** Opening DATA block **
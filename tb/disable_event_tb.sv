// Gate-disable event on the full charger model at default parameters.
//
// Interleaved 10 kHz PWM (duty 0.75, 2 us dead time) runs for 1.3 periods,
// then all six gates are switched off, as in the evaluation of the leg
// model. For each leg the testbench records the current at the disable and
// predicts, from the inductor equation alone, when it reaches zero:
//   current out of the leg -> lower diode, leg at about 0 V,
//       t0 = L*|i| / (u_out + drop)
//   current into the leg   -> upper diode, leg at about U_DC,
//       t0 = L*|i| / (U_DC + drop - u_out)
// The leg's DCM flag must first rise within 5 % (plus 3 steps) of that time.
// After it, the current may overshoot by at most 60 mA and must settle below
// 2 mA within 20 us, the leg voltage must settle to the output voltage, and
// the mean DC-link current over the last 20 us must be below 2 mA: the
// disabled bridge must not keep charging the DC link.
module disable_event_tb;
  import hil_pkg::*;

  localparam int NLEG = 3, PER = 1000, HON = 750, DT = 20;
  localparam int N_DIS = 1300, N_END = N_DIS + 800;
  localparam real L = 2.5e-3, TS = 100e-9;

  logic clk = 0, rst_n = 0;
  volt_t u_dc, u_batt;
  logic [NLEG-1:0] pwm_h = '0, pwm_l = '0;
  logic step_o;
  volt_t u_leg [NLEG];
  amp_t  i_ph [NLEG];
  volt_t u_out;
  amp_t  i_batt;
  logic signed [IW+1:0] i_dc;
  logic [NLEG-1:0] dcm, sat_hi, sat_lo, i_limited;
  logic batt_diode_on;
  logic [2*NLEG:0] dac_bits;

  charger_hil_top dut (.*);
  always #5 clk = ~clk;

  int checks = 0, failures = 0;
  task automatic check(input bit ok, input string what);
    checks++;
    if (!ok) begin failures++; if (failures < 20) $display("FAIL %s", what); end
  endtask
  function automatic real v2r(volt_t v); return real'(v) / 2.0**VF; endfunction
  function automatic real a2r(amp_t a);  return real'(a) / 2.0**IF; endfunction
  function automatic real rabs(real x);  return x < 0 ? -x : x; endfunction

  int n = 0;
  real i0[NLEG], t_pred[NLEG], peak[NLEG], idc_sum = 0;
  int  t_dcm[NLEG], n_idc = 0;

  always @(negedge clk) if (rst_n && step_o) begin
    if (n == N_DIS) begin
      for (int k = 0; k < NLEG; k++) begin
        real ul;
        i0[k] = a2r(i_ph[k]);
        // leg voltage during diode conduction (drop ~ 1 V + 10 mOhm*|i|)
        ul = i0[k] > 0 ? -(1.0 + 0.01 * rabs(i0[k])) : 600.0 + 1.0 + 0.01 * rabs(i0[k]);
        t_pred[k] = L * rabs(i0[k]) / rabs(ul - v2r(u_out)) / TS;
        t_dcm[k] = -1;
        peak[k] = 0;
      end
    end
    if (n > N_DIS) begin
      for (int k = 0; k < NLEG; k++) begin
        if (t_dcm[k] < 0 && dcm[k]) t_dcm[k] = n - N_DIS;
        if (t_dcm[k] >= 0 && rabs(a2r(i_ph[k])) > peak[k]) peak[k] = rabs(a2r(i_ph[k]));
      end
      if (n >= N_END - 200) begin
        idc_sum += real'(i_dc) / 2.0**IF;
        n_idc++;
      end
    end
    n++;
    // gates for the next step
    for (int k = 0; k < NLEG; k++) begin
      int pos;
      pos = (n + k * PER / 3) % PER;
      pwm_h[k] = (n < N_DIS) && (pos < HON);
      pwm_l[k] = (n < N_DIS) && (pos >= HON + DT) && (pos < PER - DT);
    end
  end

  initial begin
    u_dc = to_volt(600.0); u_batt = to_volt(450.0);
    repeat (3) @(posedge clk);
    @(negedge clk) rst_n = 1;
    wait (n == N_END);
    @(negedge clk);
    for (int k = 0; k < NLEG; k++) begin
      $display("leg %0d: current at disable %f A, zero predicted after %0.1f steps, DCM after %0d steps, overshoot %f A",
               k, i0[k], t_pred[k], t_dcm[k], peak[k]);
      check(rabs(i0[k]) > 0.1, $sformatf("leg %0d carried current at the disable", k));
      check(t_dcm[k] > 0 && rabs(real'(t_dcm[k]) - t_pred[k]) <= 0.05 * t_pred[k] + 3.0,
            $sformatf("leg %0d DCM entry %0d vs predicted %f", k, t_dcm[k], t_pred[k]));
      check(peak[k] < 0.06, $sformatf("leg %0d overshoot %f A", k, peak[k]));
      check(t_dcm[k] > 0 && t_dcm[k] < 800 - 200, $sformatf("leg %0d settled late", k));
      check(rabs(a2r(i_ph[k])) < 0.002, $sformatf("leg %0d final current %f", k, a2r(i_ph[k])));
      check(rabs(v2r(u_leg[k]) - v2r(u_out)) < 15.0, $sformatf("leg %0d voltage %f vs u_out %f", k, v2r(u_leg[k]), v2r(u_out)));
    end
    $display("mean DC-link current over the last 20 us: %f A", idc_sum / n_idc);
    check(rabs(idc_sum / n_idc) < 0.002, "DC link still charged after the disable");
    $display("TB_RESULT checks=%0d failures=%0d", checks, failures);
    $finish;
  end

  initial begin
    repeat (10 * N_END + 1000) @(posedge clk);
    failures++;
    $display("watchdog expired");
    $display("TB_RESULT checks=%0d failures=%0d", checks, failures);
    $finish;
  end
endmodule
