// Light-load PWM in discontinuous conduction on the full charger model at
// default parameters.
//
// The battery voltage is set above the output voltage so its diode blocks
// and only R_C loads the output. Only the upper switches are gated (5 us
// pulses, 10 kHz, interleaved), so each leg works as a non-synchronous buck:
// the current rises during the pulse, falls through the lower diode to
// zero, and the leg then stays discontinuous until the next pulse. For
// every pulse the testbench predicts from the inductor equation the peak
// current  Ipk = (U_DC - u_out) * t_on / L  and the fall time
// t_f = L * Ipk / (u_out + drop)  and checks the peak, the step at which the
// DCM flag rises, and, late in each DCM interval, that the current is
// (nearly) zero, from the second period on, and the leg voltage equals the output voltage instead of
// chattering between the rails.
//
// In periods 5..9 the lower switch is also gated, for 1 us after a 3 us
// dead time. The current reaches zero inside the dead time, so the leg must
// enter DCM there, before the lower switch turns on. The lower pulse then
// drives the current negative; after it the upper diode conducts until the
// current is zero again, and the second DCM entry is checked against
// t = L*|i| / (U_DC + drop - u_out).
module light_load_dcm_tb;
  import hil_pkg::*;

  localparam int NLEG = 3, PER = 1000, TON = 50, NPER = 10;
  // second half: synchronous gating, dead time DT, lower switch on for TLOW
  localparam int DT = 30, TLOW = 10, LOW_OFF = TON + DT + TLOW;
  localparam real L = 2.5e-3, TS = 100e-9, RS = 0.05;

  logic clk = 0, rst_n = 0;
  volt_t u_dc, u_batt;
  logic [NLEG-1:0] pwm_h = '0, pwm_l = '0;
  logic step_o;
  volt_t u_leg [NLEG];
  amp_t  i_ph [NLEG];
  volt_t u_out;
  amp_t  i_batt;
  logic signed [IW+1:0] i_dc;
  logic [NLEG-1:0] dcm, sat_hi, sat_lo, i_limited;
  logic batt_diode_on;
  logic [2*NLEG:0] dac_bits;

  charger_hil_top dut (.*);
  always #5 clk = ~clk;

  int checks = 0, failures = 0, n_pulses = 0, n_dcm_checks = 0;
  task automatic check(input bit ok, input string what);
    checks++;
    if (!ok) begin failures++; if (failures < 20) $display("FAIL %s", what); end
  endtask
  function automatic real v2r(volt_t v); return real'(v) / 2.0**VF; endfunction
  function automatic real a2r(amp_t a);  return real'(a) / 2.0**IF; endfunction
  function automatic real rabs(real x);  return x < 0 ? -x : x; endfunction

  int n = 0;
  real ipk_pred[NLEG], tf_pred[NLEG], ipk[NLEG];
  int  t_dcm[NLEG], t_dcm2[NLEG], n_dt_dcm = 0;
  real t2_pred[NLEG];
  bit  sync_mode[NLEG];
  real last_ipk, last_ipk_pred, last_tf_pred;
  int  last_tf;

  always @(negedge clk) if (rst_n && step_o) begin
    for (int k = 0; k < NLEG; k++) begin
      int pos;
      pos = (n + k * PER / 3) % PER;
      if (pos == 0) begin
        ipk_pred[k] = (600.0 - 1.0 - v2r(u_out)) * TON * TS / L;
        tf_pred[k]  = L * ipk_pred[k] / (v2r(u_out) + 1.0 + 0.01 * ipk_pred[k]) / TS;
        ipk[k] = 0;
        t_dcm[k] = -1;
      end
      if (pos < TON + 5 && a2r(i_ph[k]) > ipk[k]) ipk[k] = a2r(i_ph[k]);
      if (pos > TON && t_dcm[k] < 0 && dcm[k]) t_dcm[k] = pos - TON;
      if (sync_mode[k] && pos == LOW_OFF) begin
        t2_pred[k] = L * rabs(a2r(i_ph[k])) / (600.0 + 1.0 - v2r(u_out)) / TS;
        t_dcm2[k] = -1;
      end
      if (sync_mode[k] && pos > LOW_OFF && t_dcm2[k] < 0 && dcm[k]) t_dcm2[k] = pos - LOW_OFF;
      if (n >= PER && pos == PER - 1) begin
        n_pulses++;
        if (k == 0) begin
          last_ipk = ipk[k]; last_ipk_pred = ipk_pred[k];
          last_tf = t_dcm[k]; last_tf_pred = tf_pred[k];
        end
        check(rabs(ipk[k] - ipk_pred[k]) < 0.02 * ipk_pred[k] + 0.01,
              $sformatf("leg %0d peak %f vs predicted %f", k, ipk[k], ipk_pred[k]));
        check(t_dcm[k] > 0 && rabs(real'(t_dcm[k]) - tf_pred[k]) <= 0.05 * tf_pred[k] + 3.0,
              $sformatf("leg %0d DCM after %0d steps vs predicted %f", k, t_dcm[k], tf_pred[k]));
        if (sync_mode[k]) begin
          n_dt_dcm++;
          check(t_dcm[k] > 0 && t_dcm[k] < DT, $sformatf("leg %0d no DCM inside the dead time", k));
          check(t_dcm2[k] > 0 && rabs(real'(t_dcm2[k]) - t2_pred[k]) <= 0.05 * t2_pred[k] + 3.0,
                $sformatf("leg %0d second DCM after %0d steps vs predicted %f", k, t_dcm2[k], t2_pred[k]));
        end
      end
      if (n >= PER && pos > 600 && pos < PER - 1) begin
        n_dcm_checks++;
        check(dcm[k], $sformatf("leg %0d not in DCM at %0d", k, pos));
        check(rabs(a2r(i_ph[k])) < 0.003, $sformatf("leg %0d DCM current %f", k, a2r(i_ph[k])));
        check(rabs(v2r(u_leg[k]) - v2r(u_out)) < 15.0,
              $sformatf("leg %0d DCM voltage %f vs u_out %f", k, v2r(u_leg[k]), v2r(u_out)));
      end
    end
    n++;
    for (int k = 0; k < NLEG; k++) begin
      int pos;
      pos = (n + k * PER / 3) % PER;
      // a leg switches mode at the start of its own period
      if (pos == 0) sync_mode[k] = n >= NPER / 2 * PER;
      pwm_h[k] = pos < TON;
      pwm_l[k] = sync_mode[k] && pos >= TON + DT && pos < LOW_OFF;
    end
  end

  initial begin
    u_dc = to_volt(600.0); u_batt = to_volt(480.0);
    for (int k = 0; k < NLEG; k++) sync_mode[k] = 0;
    repeat (3) @(posedge clk);
    @(negedge clk) rst_n = 1;
    wait (n == NPER * PER + 1);
    @(negedge clk);
    $display("periods with DCM inside the dead time: %0d", n_dt_dcm);
    check(n_dt_dcm >= 3 * (NPER / 2 - 1), "dead-time DCM periods checked");
    $display("pulses checked: %0d, DCM samples checked: %0d, last peak leg0 %f A (predicted %f), fall %0d steps (predicted %f)",
             n_pulses, n_dcm_checks, last_ipk, last_ipk_pred, last_tf, last_tf_pred);
    check(n_pulses == 3 * (NPER - 1), "all pulses checked");
    check(!batt_diode_on, "battery diode should block");
    $display("TB_RESULT checks=%0d failures=%0d", checks, failures);
    $finish;
  end

  initial begin
    repeat (10 * (NPER * PER + 10) + 1000) @(posedge clk);
    failures++;
    $display("watchdog expired");
    $display("TB_RESULT checks=%0d failures=%0d", checks, failures);
    $finish;
  end
endmodule
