# CNN face recognizer with a bandwidth-saving image segmentation unit

A convolutional neural network works on overlapping windows of its input
image. Each pixel belongs to many windows, so a naive implementation reads it
from the frame buffer many times. When the frame buffer is a single-port RAM,
only one pixel per clock can leave it. The array of processing elements then
spends most of its time waiting for data.

This RTL implements a small Neocognitron-style face recognizer (32x32 grey
image in, 256-byte recognition code out) as a SIMD array:

- a **control unit** (CU);
- a **memory unit** (MU);
- a **segmentation unit** (SU);
- **20 processing elements** (PEs).

The SU copies image data from the single-port frame buffer into five
independent one-port block-RAM buffers, so that 20 PEs can then read in
parallel. Two SU designs are provided:

- **Method 2** (the default, `SEG_METHOD = 2`) reads every pixel that five
  neighbouring windows share only once. One clock writes it into up to five
  buffers, each at its own address. A twisted-ring (Johnson) counter picks the
  buffers. Each image needs 90,000 frame-buffer reads.
- **Method 1** (`SEG_METHOD = 1`) is the interleaved scheme. It reads every
  pixel of every window separately and writes each read to exactly one buffer.
  Each image needs 250,000 reads.

At 50 MHz, one image takes 153,859 clocks (3.08 ms) with method 2 and
313,859 clocks (6.28 ms) with method 1.

## The network

The recognizer evaluates a four-layer hierarchy. Simple layers (S) compare a
receptive field with trained weight vectors using the Manhattan distance
(sum of absolute differences). Complex layers (C) pool a window of their
input plane.

| layer | input | field | stride | features / planes | output |
|---|---|---|---|---|---|
| S1 | 32x32 image | 5x5 pixels | 1 | 4 | 28x28x4 |
| C1 | S1 planes | 4x4 | 2 | 4 | 13x13x4 |
| S2 | C1 planes | 4x4x4 | 1 | 16 | 10x10x16 |
| C2 | S2 planes | 4x4 | 2 | 16 | 4x4x16 = recognition code |

The design never computes a layer over the whole image at once. It works in
**large receptive fields**. A large field is the 14x14 pixel area that one
S2 cell depends on:

- 10x10 S1 positions;
- 4x4 C1 positions;
- one S2 position.

The image holds 10x10 large fields at a stride of two pixels. They are
processed one after the other. Inside a large field, the 100 overlapping 5x5
**small receptive fields** are processed in parallel. Because neighbouring
large fields overlap, S1 and C1 values are recomputed for each of them. The
design deliberately trades this arithmetic for regular, local data movement.

Arithmetic (8-bit activations everywhere):

- S1 = min(255, (sum of 25 |pixel - w|) >> 5)
- C1 = minimum of the 4x4 window
- S2 = min(255, (sum of 64 |c1 - w|) >> 6)
- C2 = minimum of the 4x4 window

## Schedule of one large field

```
SU   : copy 100 small field vectors into BRAM 0..4      900 clk (method 2) / 2500 clk (method 1)
S1   : 20 passes x 25 clk, 20 PEs = 5 BRAMs x 4 features     500 clk
C1   : 4 passes x 16 clk, PE 4f+cx = plane f, column cx       64 clk
S2   : 1 pass x 64 clk, C1 values broadcast, PE g = feature g  64 clk
       -> 16 S2 values stored at the field's position, one_simp2_end_flag
```

Parallelism falls from layer to layer:

- S1 uses all 20 PEs on five small fields at once.
- C1 uses 16 PEs.
- S2 is one receptive field seen by 16 PEs, one feature each.

After the 100th field, C2 runs 16 passes of 16 clocks over the stored
10x10x16 S2 maps and writes the code. With the handshakes and the two idle
clocks between layers, a field costs about 636 clocks of processing plus its
segmentation time.

## Filling the buffers: the segmentation unit

Each one-port BRAM holds 1 KiB, split into 32 partitions of 32 bytes. A
partition holds one 25-pixel small field vector, row by row: pixel (py, px)
is at offset 5*py + px. Each large field uses 20 partitions in each of the
five BRAMs. In S1, the CU reads the same address from all five BRAMs. Each
BRAM feeds the four PEs that compare its vector with the four S1 weight
vectors.

The two methods differ in which BRAM holds which small field, and therefore
in how often a pixel must be fetched.

### Method 1: interleaved (`seg_unit_m1`)

Three counters nest:

- `c0` is the pixel within the vector (0..24);
- `c1` is the vector within a BRAM (0..19);
- `c2` is the BRAM (0..4).

BRAM `c2` receives small fields 20*c2 .. 20*c2+19, taken in row order across
the 10x10 grid. Every BRAM port sees the same address, `c1*32 + c0`. The
write enable is `c2` decoded to one-hot. The image address is

    (2*lrf_y + v/10 + c0/5) * 32 + 2*lrf_x + v%10 + c0%5,   v = 20*c2 + c1

Each pixel goes to one BRAM, so a large field costs 25 x 100 = 2500 reads.

### Method 2: shared columns, parallel writes (`seg_unit_m2`)

Method 2 assigns small field (row sy, column sx) to BRAM `sx mod 5`,
partition `2*sy + sx/5`. Five horizontally neighbouring fields therefore sit
in five different BRAMs. Together they cover only nine image columns. The SU
walks those nine columns `t = 0..8`, five pixels per column (`j = 0..4`). That
makes 45 reads per group of five fields. Pixel (j, t) belongs to field `b`
exactly when `b <= t <= b+4`. It is written to every such BRAM in the same
clock, each BRAM at its own address:

    addr_b = (2*sy + half) * 32 + 5*j + (t - b)

The set of enabled BRAMs per column is the sequence of a 5-bit twisted ring
counter:

| column t | 0 | 1 | 2 | 3 | 4 | 5 | 6 | 7 | 8 |
|---|---|---|---|---|---|---|---|---|---|
| port_en (b4..b0) | 00001 | 00011 | 00111 | 01111 | 11111 | 11110 | 11100 | 11000 | 10000 |

The counter is loaded with `00001` at the start of each group of five fields
and steps once per column. One large field is 10 rows x 2 groups x 45 reads =
900 reads. For the image that is 90,000 reads instead of 250,000, which is
2.78 times fewer.

In both units the image RAM answers one clock after the address. The BRAM
writes, their enables and their per-BRAM addresses come from a pipeline
register one stage behind the read. `done` is high on the clock of the last
write.

## Memory unit contents

| store | size | written by | read by |
|---|---|---|---|
| image RAM | 1024 x 8, single port | host (idle only) | SU |
| one-port BRAM 0..4 | 5 x 1024 x 8 | SU (PH_SEG) | CU address, S1 |
| weight store | S1 4x25, S2 16x64 bytes | host | index common to all features |
| S1 maps | 4 x 10x10 registers | 20 results at a time | 16 reads per clock (C1) |
| C1 values | 64 registers | 16 at a time | broadcast (S2) |
| S2 maps | 16 banks x 100 | 16 per field | common address (C2) |
| recognition code | 256 x 8 | 16 at a time | host |

All reads are registered. The CU issues addresses on one clock. Data and
weights reach the PEs on the next clock, and the PE results are written back
one clock after that.

## Using the top level

`cnn_face_recognizer #(SEG_METHOD = 2)` has the following ports. `clk` is
the clock and `rst_n` is a synchronous active-low reset. The reset clears
control state only.

| port | dir | width | use |
|---|---|---|---|
| img_we, img_waddr, img_wdata | in | 1, 10, 8 | write pixel (y,x) at y*32+x while idle |
| w_we, w_layer, w_feat, w_idx, w_data | in | 1, 1, 4, 6, 8 | write weight: layer 0 = S1 (feature 0..3, index 0..24, row-major 5x5), layer 1 = S2 (feature 0..15, index plane*16 + row*4 + column) |
| start | in | 1 | one-clock pulse starts a recognition |
| busy, done | out | 1 | busy while running; done pulses on the last code write |
| one_simp2_end_flag | out | 1 | pulses when a large field's 16 S2 cells are stored |
| code_raddr, code_rdata | in/out | 8, 8 | code byte feature*16 + qy*4 + qx, one clock latency |

Do not write the image or the weights while `busy` is high. An assertion
flags a host write that collides with an SU read.

## Where this design fills gaps or departs

The following points are this design's own choices, not part of the
published description:

- **Complex-cell function.** C1 and C2 take the minimum of their window. For
  distance-valued simple cells, smaller means a better match.
- **Activation width.** All activations are 8 bits, with the S1 and S2 shifts
  listed above.
- **Weights.** The weight vectors are trained off-line and no values are
  published. They are therefore loaded through a host port instead of being
  fixed in ROM.
- **Frame buffer.** The single-port frame buffer is modelled inside the
  memory unit. A design with an external frame buffer would bring the SU's
  image port (`img_re`, `img_addr`, `img_rdata`) out of the chip. The
  one-read-per-clock limit, which is the point of the design, is the same
  either way.
- **Method 2 read order.** In method 2, the order of reads inside a group
  (column by column, top to bottom) and the window-to-BRAM assignment are
  reconstructed. The constraints are that a twisted ring counter drives the
  port enables, that one group takes 45 clocks, and that the whole image
  takes 90,000 reads. Any order that meets all three gives the same buffer
  contents.
- **Method 1 BRAM count.** Method 1 uses five BRAMs of 20 vectors, like
  method 2.
- **Interfaces.** The start/done handshakes, the host ports, the two idle
  clocks between layers and the pass order of C1, S2 and C2 are this design's
  own.
- **Overlap.** Segmentation and processing of a large field do not overlap.
  With that, the clock counts land within 3 % of the published image times
  (3.17 ms and 6.36 ms at 50 MHz).
- **Layer buffers.** Results passed between layers live in register maps
  (S1, C1) and banked memories (S2). The CU's read addresses rearrange them
  into the next layer's receptive fields. There are no separate queues
  between layers.
- **Not checked.** Maximum clock frequency and FPGA resource use were not
  evaluated.

## Verification

Every module has a self-checking testbench in `tb/`. Each prints
`TB_RESULT checks=N failures=M` and has a watchdog.

| testbench | what it checks |
|---|---|
| tb_cnn_face_recognizer | full image at default parameters (method 2): 256 code bytes and all 1600 S2 values against a behavioural reference (`cnn_ref_pkg`); 90,000 image reads; 10,000 five-BRAM writes; phase counts; total clocks within 5 % of 158,500; then a second image with the same weights |
| tb_cnn_face_recognizer_m1 | the same with `SEG_METHOD = 1`: 250,000 reads, only single-BRAM writes, total within 5 % of 318,000 |
| tb_seg_unit_m1 / _m2 | exact buffer layout for corner and random large fields, reads per field (2500 / 900), start-to-done latency |
| tb_control_unit | field order, operand clocks and vectors per layer, every read address, write-back strobes and addresses, 634 clocks from `su_done` to the S2 write |
| tb_pe_array, tb_pe | operand routing per layer; distance and minimum modes |
| tb_memory_unit | every store through its ports |
| tb_image_ram, tb_one_port_bram, tb_weight_store, tb_johnson_counter | storage and counter behaviour |

To run a testbench with Verilator 5:

```
verilator --binary --timing --assert -Irtl -y rtl -y tb +libext+.sv \
    rtl/cnn_pkg.sv tb/cnn_ref_pkg.sv tb/tb_cnn_face_recognizer.sv \
    --top-module tb_cnn_face_recognizer -o sim
./obj_dir/sim
```

The full-size end-to-end simulation takes well under a second.

## Files

`rtl/` contains the following files:

- `cnn_pkg.sv`: sizes, types and the window-to-BRAM mapping.
- `cnn_face_recognizer.sv`: the top level.
- `control_unit.sv`
- `memory_unit.sv`
- `seg_unit_m1.sv` and `seg_unit_m2.sv`
- `johnson_counter.sv`
- `pe_array.sv` and `pe.sv`
- `image_ram.sv`, `one_port_bram.sv` and `weight_store.sv`

`tb/` contains one testbench per module and the reference model
`cnn_ref_pkg.sv`.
** Closing DATA block **
#### WHAT YOU SHOULD DO
Wherever a line of the data above contains "high", copy that line.

#### RESPONSE TO THIS TASK
register one stage behind the read. `done` is high on the clock of the last
Do not write the image or the weights while `busy` is high. An assertion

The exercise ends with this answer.